Function: makeContigencyMatrix

This method is responsible for making the Contigency Matrix containing the similarity-scores of the labels with the data of the gold standard keys.

@argument : $labelSenseClustersHashRef (Hash containing the labels generated by the SenseClusters) @argument : $topicDataHashRef (Hash containing the data of the gold standard keys) @argument : $weightageRatio (Parameter which tells the weightage to be given to discriminating labels over descriptive labels of the SenseClusters)

@return : 1. @matrixScore - Contingency matrix containing the similarity-scores. 2. @colHeader - Array containing the column header for the contingency matrix. 3. @rowHeader - Array containing the row header for the contingency matrix. 4. $totalMatrixScore - Total similarity scores of the contingency matrix.

@description :

        1).
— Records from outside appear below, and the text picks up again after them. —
// Self-checking test of the LERI folding unit. A reference stream of instructions (about
// a third LERIs, some with fetch-exception bits) is shown through a four-entry window with
// a random number of valid entries; ID accepts at random. A reference model rebuilds each
// extension-register value from the LERIs that preceded each issued instruction and checks
// instruction, int_info, extension value, issue position, pop count and folded count.
module tb_ae32_leri_fold;
  import ae32_pkg::*;
  logic clk = 0, rst_n = 0, flush = 0, id_ready = 0;
  iq_entry_t head [4];
  logic [2:0] pop_cnt, issue_idx, folded;
  logic issue_valid, issue_er_valid, er_pending;
  logic [15:0] issue_instr; int_info_t issue_int_info; logic [31:0] issue_er;
  iq_entry_t stream [$];
  logic [31:0] m_er; logic m_erv;
  int checks = 0, failures = 0, issued = 0, nfold = 0, nleri = 0;
  ae32_leri_fold dut (.*);
  always #5 clk = ~clk;

  function automatic iq_entry_t rnd_entry();
    iq_entry_t e;
    e = '0; e.valid = 1;
    e.instr = 16'($urandom);
    e.is_leri = ($urandom_range(0, 2) == 0);
    if (e.is_leri) e.instr[15:14] = 2'b11; else e.instr[15:14] = 2'($urandom_range(0, 2));
    if ($urandom_range(0, 40) == 0) e.int_info = 3'($urandom_range(1, 7));
    return e;
  endfunction

  initial begin
    m_er = 0; m_erv = 0;
    repeat (400) stream.push_back(rnd_entry());
    repeat (2) @(posedge clk);
    rst_n = 1;
    while (stream.size() > 0) begin
      int nv, k; logic [31:0] er; logic erv; logic fnd;
      @(negedge clk);
      nv = $urandom_range(0, 4);
      if (nv > stream.size()) nv = stream.size();
      for (int i = 0; i < 4; i++) begin
        head[i] = (i < nv) ? stream[i] : rnd_entry();
        head[i].valid = (i < nv);
      end
      id_ready = ($urandom_range(0, 3) != 0);
      #1;
      // reference
      er = m_er; erv = m_erv; k = 0; fnd = 0;
      for (int i = 0; i < nv; i++) begin
        if (stream[i].is_leri && stream[i].int_info == 0) begin
          er = erv ? {er[17:0], stream[i].instr[13:0]} : 32'($signed(stream[i].instr[13:0]));
          erv = 1; k++;
        end else begin fnd = 1; break; end
      end
      checks++;
      if (er_pending !== m_erv) begin failures++; $display("FAIL er_pending"); end
      checks++;
      if (issue_valid !== (fnd && id_ready)) begin failures++; $display("FAIL issue_valid"); end
      checks++;
      if (int'(pop_cnt) != ((fnd && id_ready) ? k + 1 : k)) begin failures++; $display("FAIL pop %0d k %0d", pop_cnt, k); end
      if (fnd && id_ready) begin
        checks++;
        if (issue_instr !== stream[k].instr || issue_int_info !== stream[k].int_info ||
            issue_er_valid !== erv || (erv && issue_er !== er) || int'(issue_idx) != k || int'(folded) != k) begin
          failures++; $display("FAIL issue %h er %h/%b exp %h %h/%b", issue_instr, issue_er, issue_er_valid, stream[k].instr, er, erv);
        end
        issued++; nfold += k;
        m_er = 0; m_erv = 0;
      end else begin
        m_er = er; m_erv = erv;
      end
      nleri += k;
      repeat ((fnd && id_ready) ? k + 1 : k) void'(stream.pop_front());
    end
    checks++;
    if (issued < 100 || nfold == 0) begin failures++; $display("FAIL coverage issued=%0d folded=%0d", issued, nfold); end
    $display("folded %0d of %0d LERIs", nfold, nleri);
    $display("TB_RESULT checks=%0d failures=%0d", checks, failures);
    $finish;
  end
  initial begin
    #1000000; failures++;
    $display("TB_RESULT checks=%0d failures=%0d", checks, failures);
    $finish;
  end
endmodule
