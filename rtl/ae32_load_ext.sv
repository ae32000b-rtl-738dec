// Load aligner and extender (MEM stage).
//
// Picks the addressed byte or halfword out of the 32-bit read data (little-endian) and
// sign- or zero-extends it to 32 bits; words pass unchanged. Combinational.
//
// The align & extension unit follows the source design; byte order is this
// implementation's choice.
module ae32_load_ext
  import ae32_pkg::*;
(
  input  logic [31:0] rdata,
  input  logic [1:0]  addr_lo,
  input  msize_e      size,
  input  logic        sext,
  output logic [31:0] data
);
  logic [7:0]  b;
  logic [15:0] h;

  always_comb begin
    b = rdata[8*addr_lo +: 8];
    h = addr_lo[1] ? rdata[31:16] : rdata[15:0];
    case (size)
      SZ_BYTE: data = {{24{sext && b[7]}}, b};
      SZ_HALF: data = {{16{sext && h[15]}}, h};
      default: data = rdata;
    endcase
  end
endmodule
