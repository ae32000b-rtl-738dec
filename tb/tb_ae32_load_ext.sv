// Self-checking test of the load aligner/extender: random read words, offsets, sizes and
// signedness against a reference that picks bytes by little-endian lane.
module tb_ae32_load_ext;
  import ae32_pkg::*;
  logic [31:0] rdata, data; logic [1:0] addr_lo; msize_e size; logic sext;
  int checks = 0, failures = 0;
  ae32_load_ext dut (.*);

  initial begin
    repeat (5000) begin
      logic [31:0] e; logic [7:0] b; logic [15:0] h;
      rdata = $urandom; addr_lo = 2'($urandom); size = msize_e'($urandom_range(0, 2)); sext = 1'($urandom);
      #1;
      b = rdata >> (8 * addr_lo);
      h = addr_lo[1] ? rdata[31:16] : rdata[15:0];
      if (size == SZ_BYTE)      e = sext ? 32'($signed(b)) : 32'(b);
      else if (size == SZ_HALF) e = sext ? 32'($signed(h)) : 32'(h);
      else                      e = rdata;
      checks++;
      if (data !== e) begin failures++; $display("FAIL %h off %0d size %0d s %b: %h exp %h", rdata, addr_lo, size, sext, data, e); end
    end
    $display("TB_RESULT checks=%0d failures=%0d", checks, failures);
    $finish;
  end
  initial begin
    #100000; failures++;
    $display("TB_RESULT checks=%0d failures=%0d", checks, failures);
    $finish;
  end
endmodule
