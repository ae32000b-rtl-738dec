// Leading zero / leading one counter.
//
// Counts how many bits, from the most significant end, equal the selected value (zero,
// or one when ones is set) before the first differing bit; an operand of all such bits
// gives XLEN. Combinational, used in EX as a DSP support unit (normalisation).
//
// The unit is part of the source design; its internal structure (a priority scan) is this
// implementation's.
module ae32_lzoc #(
  parameter int unsigned XLEN = 32,
  localparam int unsigned CW  = $clog2(XLEN + 1)
) (
  input  logic [XLEN-1:0] a,
  input  logic            ones,
  output logic [CW-1:0]   count
);
  logic [XLEN-1:0] v;
  logic            done;

  always_comb begin
    v     = ones ? ~a : a;
    count = CW'(XLEN);
    done  = 1'b0;
    for (int i = XLEN - 1; i >= 0; i--) begin
      if (!done && v[i]) begin
        count = CW'(XLEN - 1 - i);
        done  = 1'b1;
      end
    end
  end
endmodule
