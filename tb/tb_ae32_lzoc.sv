// Self-checking test of the leading zero/one counter over random operands with a random
// number of leading equal bits, including all-zero and all-one operands.
module tb_ae32_lzoc;
  logic [31:0] a; logic ones; logic [5:0] count;
  int checks = 0, failures = 0;
  ae32_lzoc dut (.a, .ones, .count);

  task automatic run(input logic [31:0] x, input logic o);
    int e;
    a = x; ones = o; #1;
    e = 0;
    while (e < 32 && x[31 - e] == o) e++;
    checks++;
    if (count !== 6'(e)) begin
      failures++;
      $display("FAIL a=%h ones=%b: %0d exp %0d", x, o, count, e);
    end
  endtask

  initial begin
    repeat (3000) run($urandom >> $urandom_range(0, 31), 1'b0);
    repeat (3000) run(~($urandom >> $urandom_range(0, 31)), 1'b1);
    run(32'h0, 1'b0); run(32'hffffffff, 1'b1); run(32'h0, 1'b1); run(32'hffffffff, 1'b0);
    $display("TB_RESULT checks=%0d failures=%0d", checks, failures);
    $finish;
  end
  initial begin
    #100000; failures++;
    $display("TB_RESULT checks=%0d failures=%0d", checks, failures);
    $finish;
  end
endmodule
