Every instruction is checked. The runs must be faster with prefetching, and
every mechanism listed in the testbench header must occur at least once.
Typical results at a seed of 1:

| program | setting | cycles |
|---|---|---|
| LOOP | no prefetch | 7778 |
| LOOP | NLP, 256 B | 1982 |
| LOOP | NLP+STP, 256 B bursts, wait 20 | 1261 |
| CALLS | no prefetch | 4362 |
| CALLS | SWP + NLP 64 B | 2072 |

To run a testbench with plain Verilator, from the folder that holds `rtl/`
and `tb/`:

```
verilator --binary --timing --assert -Wno-fatal --top-module tb_icache_prefetch_top \
  -y rtl -y tb rtl/icache_pkg.sv tb/tb_icache_prefetch_top.sv
./obj_dir/Vtb_icache_prefetch_top
```

Replace the top module name to run another testbench. Lint a module with
`verilator --lint-only -Wall -Wno-fatal -y rtl rtl/icache_pkg.sv rtl/<module>.sv`.
`tb_prefetch_sweep` repeats LOOP for a range of NLP burst sizes and STP
wait cycles, and prints the hit rate and cycle count of each run. The hit
rate counts instructions; with no prefetching, 3 of the 4 words of every
line hit. Results:

| setting | hit rate | cycles |
|---|---|---|
| no prefetch | 75.0 % | 7778 |
| NLP 64 B | 91.7 % | 3362 |
| NLP 128 B | 94.8 % | 2534 |
| NLP 256 B | 96.9 % | 1982 |
| NLP 288 B | 97.4 % | 1844 |
| NLP 256 B + STP wait 0 | 99.2 % | 1347 |
| NLP 256 B + STP wait 20 | 99.5 % | 1261 |
| NLP 256 B + STP wait 50 | 97.7 % | 1730 |
| NLP 256 B + STP wait 60 | 96.9 % | 1982 |

These stand-in cores fetch one instruction every cycle, so they eat the
stream as fast as it can arrive, and a short wait is best. Real cores also
stall on data accesses. The testbench therefore repeats the STP sweep with
the cores at half speed, with one idle cycle after every instruction:
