// Shared constants and types of the shared instruction cache and its hybrid
// prefetcher.
//
// The cache works on 32-bit byte addresses and 16-byte lines (the line size
// is the one the prefetcher issues line by line). A "line address" is the
// byte address with the 4 offset bits dropped. The prefetch source encoding
// and the register map of the prefetch registers are this design's own
// choice.
package icache_pkg;

  localparam int unsigned ADDR_W     = 32;
  localparam int unsigned LINE_BYTES = 16;
  localparam int unsigned OFFSET_W   = $clog2(LINE_BYTES);      // 4
  localparam int unsigned LADDR_W    = ADDR_W - OFFSET_W;       // 28

  typedef logic [LADDR_W-1:0] line_addr_t;

  // Which mechanism a prefetch burst comes from; lower value = higher priority.
  typedef enum logic [1:0] {
    PF_SWP  = 2'd0,
    PF_NLP  = 2'd1,
    PF_STP  = 2'd2,
    PF_NONE = 2'd3
  } pf_src_e;

  // Register offsets of the prefetch registers (byte offsets).
  localparam logic [3:0] REG_SWP_ADDR = 4'h0;
  localparam logic [3:0] REG_SWP_SIZE = 4'h4;
  localparam logic [3:0] REG_NLP_CFG  = 4'h8;
  localparam logic [3:0] REG_STP_CFG  = 4'hC;

endpackage
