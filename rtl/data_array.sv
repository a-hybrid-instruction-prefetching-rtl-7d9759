// Shared data banks of the instruction cache.
//
// One 16-byte line per set and way. Each core's private cache controller
// owns a combinational read port (set and way in, whole line out); the
// prefetcher has none, since it never uses the lines it brings in. The
// master cache controller writes a whole line when a refill completes; the
// write takes effect at the next clock edge. Contents are not reset: the
// valid bits in the tag banks guard them.
module data_array #(
  parameter int unsigned CACHE_BYTES = 1024,
  parameter int unsigned NB_WAYS     = 2,
  parameter int unsigned LINE_BYTES  = 16,
  parameter int unsigned NB_RD_PORTS = 4,
  localparam int unsigned NB_SETS = CACHE_BYTES / (NB_WAYS * LINE_BYTES),
  localparam int unsigned SET_W   = $clog2(NB_SETS),
  localparam int unsigned WAY_W   = (NB_WAYS > 1) ? $clog2(NB_WAYS) : 1,
  localparam int unsigned LINE_W  = LINE_BYTES * 8
) (
  input  logic                               clk_i,
  input  logic [NB_RD_PORTS-1:0][SET_W-1:0]  rd_set_i,
  input  logic [NB_RD_PORTS-1:0][WAY_W-1:0]  rd_way_i,
  output logic [NB_RD_PORTS-1:0][LINE_W-1:0] rd_line_o,
  input  logic                               wr_en_i,
  input  logic [SET_W-1:0]                   wr_set_i,
  input  logic [WAY_W-1:0]                   wr_way_i,
  input  logic [LINE_W-1:0]                  wr_line_i
);

  logic [LINE_W-1:0] mem_q [NB_SETS][NB_WAYS];

  always_ff @(posedge clk_i) begin
    if (wr_en_i) mem_q[wr_set_i][wr_way_i] <= wr_line_i;
  end

  always_comb begin
    for (int p = 0; p < NB_RD_PORTS; p++) begin
      rd_line_o[p] = mem_q[rd_set_i[p]][rd_way_i[p]];
    end
  end

endmodule
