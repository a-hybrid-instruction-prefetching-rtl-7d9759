// Self-checking testbench of data_array: random line writes against a
// reference copy, every read port checked on random set/way pairs that have
// been written.
module tb_data_array;
  localparam int unsigned NB_SETS = 32, NB_WAYS = 2, P = 4;
  logic clk = 0;
  always #5 clk = ~clk;
  int checks = 0, failures = 0;

  logic [P-1:0][4:0]   rd_set;
  logic [P-1:0][0:0]   rd_way;
  logic [P-1:0][127:0] rd_line;
  logic wr_en; logic [4:0] wr_set; logic [0:0] wr_way; logic [127:0] wr_line;

  data_array dut (.clk_i(clk), .rd_set_i(rd_set), .rd_way_i(rd_way), .rd_line_o(rd_line),
                  .wr_en_i(wr_en), .wr_set_i(wr_set), .wr_way_i(wr_way), .wr_line_i(wr_line));

  logic [127:0] ref_l [NB_SETS][NB_WAYS];

  initial begin
    repeat (20000) @(posedge clk);
    failures++;
    $display("TB_RESULT checks=%0d failures=%0d", checks, failures);
    $finish;
  end

  initial begin
    wr_en = 0; wr_set = 0; wr_way = 0; wr_line = 0; rd_set = '0; rd_way = '0;
    // fill every line once
    for (int s = 0; s < NB_SETS; s++) for (int w = 0; w < NB_WAYS; w++) begin
      @(negedge clk);
      wr_en = 1; wr_set = 5'(s); wr_way = 1'(w);
      wr_line = {$urandom, $urandom, $urandom, $urandom};
      ref_l[s][w] = wr_line;
    end
    @(negedge clk); wr_en = 0;
    for (int cyc = 0; cyc < 3000; cyc++) begin
      @(negedge clk);
      for (int p = 0; p < P; p++) begin
        rd_set[p] = 5'($urandom_range(0, NB_SETS - 1));
        rd_way[p] = 1'($urandom_range(0, 1));
      end
      wr_en   = ($urandom_range(0, 2) == 0);
      wr_set  = 5'($urandom_range(0, NB_SETS - 1));
      wr_way  = 1'($urandom_range(0, 1));
      wr_line = {$urandom, $urandom, $urandom, $urandom};
      #1;
      for (int p = 0; p < P; p++) begin
        checks++;
        if (rd_line[p] !== ref_l[rd_set[p]][rd_way[p]]) begin
          failures++;
          if (failures < 10) $display("mismatch port %0d set %0d way %0d", p, rd_set[p], rd_way[p]);
        end
      end
      @(posedge clk);
      if (wr_en) ref_l[wr_set][wr_way] = wr_line;
    end
    $display("TB_RESULT checks=%0d failures=%0d", checks, failures);
    $finish;
  end
endmodule
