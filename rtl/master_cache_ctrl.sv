// Master cache controller of the shared instruction cache.
//
// All misses of the core controllers and all prefetch requests arrive here,
// one per cycle, through the miss interconnect. Each line being fetched
// from L2 occupies one miss-status entry (MSHR), which records the line
// address, the way chosen for it, and the set of cores waiting for it. A
// request for a line that already has an entry is merged into it, so a line
// is fetched once however many cores miss on it. A request for a new line
// takes a free entry; with no free entry it waits (ready low).
//
// Entries issue AXI4 read bursts to L2 (AR channel, one burst per line,
// AXI ID = entry index), so up to NB_MSHR line fetches are outstanding at
// once. Read data beats are collected in the entry's line buffer; on the
// last beat the line is written into the tag and data banks and returned,
// together with its way, to every core waiting for it (resp_valid_o has one
// bit per core). A core request that merges into an entry in the cycle its
// last beat arrives is answered in that same cycle.
//
// Every AR burst issued for an entry that at least one core is waiting for
// is a demand miss seen on the L2 bus; it is reported on miss_evt_* for the
// next-line prefetcher. Bursts of pure prefetch entries are not reported.
// The entry count, bus width and this event rule are this design's choices.
module master_cache_ctrl #(
  parameter int unsigned NB_CORES    = 4,
  parameter int unsigned NB_MSHR     = 8,
  parameter int unsigned CACHE_BYTES = 1024,
  parameter int unsigned NB_WAYS     = 2,
  parameter int unsigned LINE_BYTES  = 16,
  parameter int unsigned AXI_DATA_W  = 64,
  localparam int unsigned NB_SETS  = CACHE_BYTES / (NB_WAYS * LINE_BYTES),
  localparam int unsigned SET_W    = $clog2(NB_SETS),
  localparam int unsigned WAY_W    = (NB_WAYS > 1) ? $clog2(NB_WAYS) : 1,
  localparam int unsigned OFF_W    = $clog2(LINE_BYTES),
  localparam int unsigned TAG_W    = 32 - OFF_W - SET_W,
  localparam int unsigned LN_W     = LINE_BYTES * 8,
  localparam int unsigned LA_W     = 32 - OFF_W,
  localparam int unsigned SRC_W    = $clog2(NB_CORES + 1),
  localparam int unsigned ID_W     = (NB_MSHR > 1) ? $clog2(NB_MSHR) : 1,
  localparam int unsigned BEATS    = LN_W / AXI_DATA_W,
  localparam int unsigned BEAT_W   = (BEATS > 1) ? $clog2(BEATS) : 1
) (
  input  logic                     clk_i,
  input  logic                     rst_ni,
  // requests from the miss interconnect
  input  logic                     req_valid_i,
  output logic                     req_ready_o,
  input  logic [LA_W-1:0]          req_line_i,
  input  logic [WAY_W-1:0]         req_way_i,
  input  logic                     req_pref_i,
  input  logic [SRC_W-1:0]         req_src_i,
  // AXI4 read channels to L2
  output logic                     axi_ar_valid_o,
  input  logic                     axi_ar_ready_i,
  output logic [31:0]              axi_ar_addr_o,
  output logic [ID_W-1:0]          axi_ar_id_o,
  output logic [7:0]               axi_ar_len_o,
  output logic [2:0]               axi_ar_size_o,
  output logic [1:0]               axi_ar_burst_o,
  input  logic                     axi_r_valid_i,
  output logic                     axi_r_ready_o,
  input  logic [AXI_DATA_W-1:0]    axi_r_data_i,
  input  logic [ID_W-1:0]          axi_r_id_i,
  input  logic                     axi_r_last_i,
  // refill write into the banks
  output logic                     tag_wr_en_o,
  output logic [SET_W-1:0]         tag_wr_set_o,
  output logic [WAY_W-1:0]         tag_wr_way_o,
  output logic [TAG_W-1:0]         tag_wr_tag_o,
  output logic                     data_wr_en_o,
  output logic [LN_W-1:0]          data_wr_line_o,
  // refill response to the core controllers
  output logic [NB_CORES-1:0]      resp_valid_o,
  output logic [WAY_W-1:0]         resp_way_o,
  output logic [LN_W-1:0]          resp_line_o,
  // demand miss issued on AXI, for the next-line prefetcher
  output logic                     miss_evt_valid_o,
  output logic [LA_W-1:0]          miss_evt_line_o
);

  typedef struct packed {
    logic                valid;
    logic                issued;
    logic [LA_W-1:0]     line;
    logic [WAY_W-1:0]    way;
    logic [NB_CORES-1:0] waiting;
    logic [BEAT_W-1:0]   beat;
  } mshr_t;

  mshr_t             mshr_q [NB_MSHR];
  logic [LN_W-1:0]   buf_q  [NB_MSHR];

  // ---- request side: merge or allocate ----
  logic              match_any, free_any;
  logic [ID_W-1:0]   match_idx, free_idx;
  logic [NB_CORES-1:0] src_bit;

  always_comb begin
    match_any = 1'b0; match_idx = '0;
    free_any  = 1'b0; free_idx  = '0;
    for (int i = NB_MSHR - 1; i >= 0; i--) begin
      if (mshr_q[i].valid && mshr_q[i].line == req_line_i) begin
        match_any = 1'b1; match_idx = ID_W'(i);
      end
      if (!mshr_q[i].valid) begin
        free_any = 1'b1; free_idx = ID_W'(i);
      end
    end
    for (int c = 0; c < NB_CORES; c++) begin
      src_bit[c] = !req_pref_i && (int'(req_src_i) == c);
    end
  end

  assign req_ready_o = match_any || free_any;
  logic req_fire;
  assign req_fire = req_valid_i && req_ready_o;

  // ---- AR side: lowest entry not yet issued ----
  logic            ar_any;
  logic [ID_W-1:0] ar_idx;
  always_comb begin
    ar_any = 1'b0; ar_idx = '0;
    for (int i = NB_MSHR - 1; i >= 0; i--) begin
      if (mshr_q[i].valid && !mshr_q[i].issued) begin
        ar_any = 1'b1; ar_idx = ID_W'(i);
      end
    end
  end

  assign axi_ar_valid_o = ar_any;
  assign axi_ar_addr_o  = {mshr_q[ar_idx].line, {OFF_W{1'b0}}};
  assign axi_ar_id_o    = ar_idx;
  assign axi_ar_len_o   = 8'(BEATS - 1);
  assign axi_ar_size_o  = 3'($clog2(AXI_DATA_W / 8));
  assign axi_ar_burst_o = 2'b01;   // INCR

  logic ar_fire;
  assign ar_fire          = axi_ar_valid_o && axi_ar_ready_i;
  assign miss_evt_valid_o = ar_fire && (mshr_q[ar_idx].waiting != '0);
  assign miss_evt_line_o  = mshr_q[ar_idx].line;

  // ---- R side: collect beats, complete on last ----
  assign axi_r_ready_o = 1'b1;
  logic r_fire, done;
  logic [LN_W-1:0] done_line;
  mshr_t           r_ent;
  assign r_fire = axi_r_valid_i;
  assign done   = r_fire && axi_r_last_i;
  assign r_ent  = mshr_q[axi_r_id_i];

  always_comb begin
    done_line = buf_q[axi_r_id_i];
    done_line[r_ent.beat*AXI_DATA_W +: AXI_DATA_W] = axi_r_data_i;
  end

  assign tag_wr_en_o    = done;
  assign tag_wr_set_o   = r_ent.line[SET_W-1:0];
  assign tag_wr_way_o   = r_ent.way;
  assign tag_wr_tag_o   = r_ent.line[LA_W-1:SET_W];
  assign data_wr_en_o   = done;
  assign data_wr_line_o = done_line;
  assign resp_way_o     = r_ent.way;
  assign resp_line_o    = done_line;

  always_comb begin
    resp_valid_o = '0;
    if (done) begin
      resp_valid_o = r_ent.waiting;
      if (req_fire && match_any && match_idx == axi_r_id_i) resp_valid_o |= src_bit;
    end
  end

  // ---- state update ----
  always_ff @(posedge clk_i or negedge rst_ni) begin
    if (!rst_ni) begin
      for (int i = 0; i < NB_MSHR; i++) mshr_q[i] <= '0;
    end else begin
      if (req_fire) begin
        if (match_any) begin
          mshr_q[match_idx].waiting <= mshr_q[match_idx].waiting | src_bit;
        end else begin
          mshr_q[free_idx].valid   <= 1'b1;
          mshr_q[free_idx].issued  <= 1'b0;
          mshr_q[free_idx].line    <= req_line_i;
          mshr_q[free_idx].way     <= req_way_i;
          mshr_q[free_idx].waiting <= src_bit;
          mshr_q[free_idx].beat    <= '0;
        end
      end
      if (ar_fire) mshr_q[ar_idx].issued <= 1'b1;
      if (r_fire) begin
        mshr_q[axi_r_id_i].beat <= r_ent.beat + 1'b1;
        if (axi_r_last_i) begin
          mshr_q[axi_r_id_i].valid   <= 1'b0;
          mshr_q[axi_r_id_i].waiting <= '0;
        end
      end
    end
  end

  always_ff @(posedge clk_i) begin
    if (r_fire) buf_q[axi_r_id_i][r_ent.beat*AXI_DATA_W +: AXI_DATA_W] <= axi_r_data_i;
  end

  // Read data may only return for an entry whose burst was issued.
  assert property (@(posedge clk_i) disable iff (!rst_ni)
    axi_r_valid_i |-> mshr_q[axi_r_id_i].valid && mshr_q[axi_r_id_i].issued)
    else $error("AXI read data for an idle entry");
  assert property (@(posedge clk_i) disable iff (!rst_ni)
    axi_r_valid_i && axi_r_last_i |-> int'(mshr_q[axi_r_id_i].beat) == BEATS - 1)
    else $error("AXI burst length mismatch");

endmodule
It will iterate through the hash (%labelSenseClustersHash) and extracts the descriptive and discriminating labels for each clusters.
        2). It will read the data about each gold standard key from the hash (%topicDataHash).
        3). It then uses the module, Text::SenseClusters::LabelEvaluation::SimilarityScore to get various similarity score.
        4). Finally, it uses the raw-lesk scores to prepare the contingency  matrix.
        

Function: calculateAccuracy

Method used for calculating the Accuracy score for the labels generated by the SenseClusters or others.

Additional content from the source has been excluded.